1 · √2 · (-0.707) ≈ -1

Negative dot product, obtuse angle, same number both ways.

Commutativity

Section titled “Commutativity”

The dot product is commutative: the first vector dot the second vector equals the second vector dot the first vector. From the algebraic formula this is obvious, since “v-1 times w-1 plus v-2 times w-2” is the same sum as “w-1 times v-1 plus w-2 times v-2.” Geometrically it is less obvious (why should projecting the first vector onto the second vector give the same number as projecting the second vector onto the first vector?), and the duality insight is exactly what reconciles it: both are the single symmetric quantity, the length of the first vector times the length of the second vector times the cosine of theta, and the angle between two vectors does not care which one you name first.

Why this matters when you use AI

Section titled “Why this matters when you use AI”

This is the lesson the first one pointed at, and the payoffs are everywhere.

Attention. When an attention mechanism asks how relevant one token is to another, it computes the dot product of a “query” vector with a “key” vector. A large dot product means the two vectors point the same way in the model’s space, so the token gets more attention. The comparison primitive at the heart of every transformer is the operation you just learned.

Cosine similarity. Dot two unit vectors and, by the geometric formula, you get exactly the cosine of theta, the cosine of the angle between them. That number, “cosine similarity,” is the standard measure of how similar two embeddings are, whether they represent words, sentences, or images. Search, clustering, and retrieval systems lean on it constantly: close in angle means close in meaning.

A single neuron. A neuron in a linear layer takes the dot product of its weight vector with the input, then applies a nonlinearity. The weight vector is a direction the neuron cares about, and the dot product measures how strongly the input points that way. A neuron is, at its core, asking one dot-product question of its input.

Common pitfalls

Section titled “Common pitfalls”

Expecting a vector back. The dot product returns a single number, not a vector. If you computed a vector, you did something else (that is the cross product, two lessons from now).

Forgetting the cosine sign. A dot product can be negative, and the sign is information, not an error: positive means broadly same direction, zero means perpendicular, negative means broadly opposite.

Reading the dot product as distance. It is not how far apart two vectors are; it is how much they point the same way, scaled by their lengths. Two far-apart vectors can have a large positive dot product if they point the same direction, and two nearby vectors can dot to zero if they are perpendicular.

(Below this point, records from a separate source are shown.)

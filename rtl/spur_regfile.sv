// spur_regfile: 138 x 40-bit windowed register file with two reads and one
// write per cycle.
//
// Thirty-two registers are visible at a time: r0-r9 are the 10 globals,
// r10-r15 are shared with the caller's window, r16-r25 are the 10 locals and
// r26-r31 are shared with the callee's window.  The window decoder maps a
// register number and the current window pointer (CWP) to a physical row
// (spur_pkg::win_map); a caller's r26-r31 and its callee's r10-r15 (same low
// four bits, complemented MSB) land on the same row, with the callee at
// CWP+1.  Reads are combinational and return the mapped row number so that
// the forwarding logic can compare rows; the write port takes a row.  A read
// of the row being written in the same cycle returns the new value, which
// stands in for the chip's time-multiplexed write-then-read access.  Counts
// (10/10/6/6, 8 windows, 40 bits) are the document's; the numbering of the
// groups inside the 32 visible registers, the window direction and reset to
// zero are this design's.
module spur_regfile
  import spur_pkg::*;
#(
  parameter int NROWS = NREGS   // 138
) (
  input  logic              clk,
  input  logic              rst_n,
  input  logic [2:0]        cwp,
  input  logic [4:0]        rs1,
  input  logic [4:0]        rs2,
  output logic [RIDX_W-1:0] row1,
  output logic [RIDX_W-1:0] row2,
  output word40_t           rd1,
  output word40_t           rd2,
  input  logic              we,
  input  logic [RIDX_W-1:0] wrow,
  input  word40_t           wd
);
  word40_t regs [NROWS];

  assign row1 = win_map(rs1, cwp);
  assign row2 = win_map(rs2, cwp);

  always_comb begin
    rd1 = (we && wrow == row1) ? wd : regs[row1];
    rd2 = (we && wrow == row2) ? wd : regs[row2];
  end

  always_ff @(posedge clk) begin
    if (!rst_n) begin
      for (int i = 0; i < NROWS; i++) regs[i] <= '0;
    end else if (we) begin
      regs[wrow] <= wd;
    end
  end
endmodule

Forgetting the unit-vector condition for projection. The quantity the first vector dot u-hat is the projection length only when u-hat has length 1. If the second vector is not a unit vector, the dot product is the projection length scaled by that vector’s length.

What you should remember

Section titled “What you should remember”
  • The dot product turns two vectors into one number, two ways that always agree: algebraically, multiply matching components and add (“v-1 times w-1 plus v-2 times w-2” and so on); geometrically, the length of the first vector times the length of the second vector times the cosine of theta. The sign tells you whether the vectors broadly agree (positive), are perpendicular (zero), or oppose (negative).
  • Dotting with a unit vector projects. The quantity the first vector dot u-hat is the signed length of the first vector’s shadow on the u-hat direction: how far the first vector reaches that way.
  • The two formulas agree because of duality: dotting with a vector is the same as applying the 1-row matrix that is the vector lying on its side. A vector and a “vector-to-number” transformation are the same object, which is also why this is the operation AI uses to compare vectors, in attention, in cosine similarity, and inside every neuron.

A dot product is one number that answers “how much do these two vectors point the same way?” Compute it by multiplying and adding, or by lengths and an angle; the answer is the same, because the vector you dot against is just a transformation in disguise. The next lessons turn to an operation that takes two vectors and gives back a third: the cross product.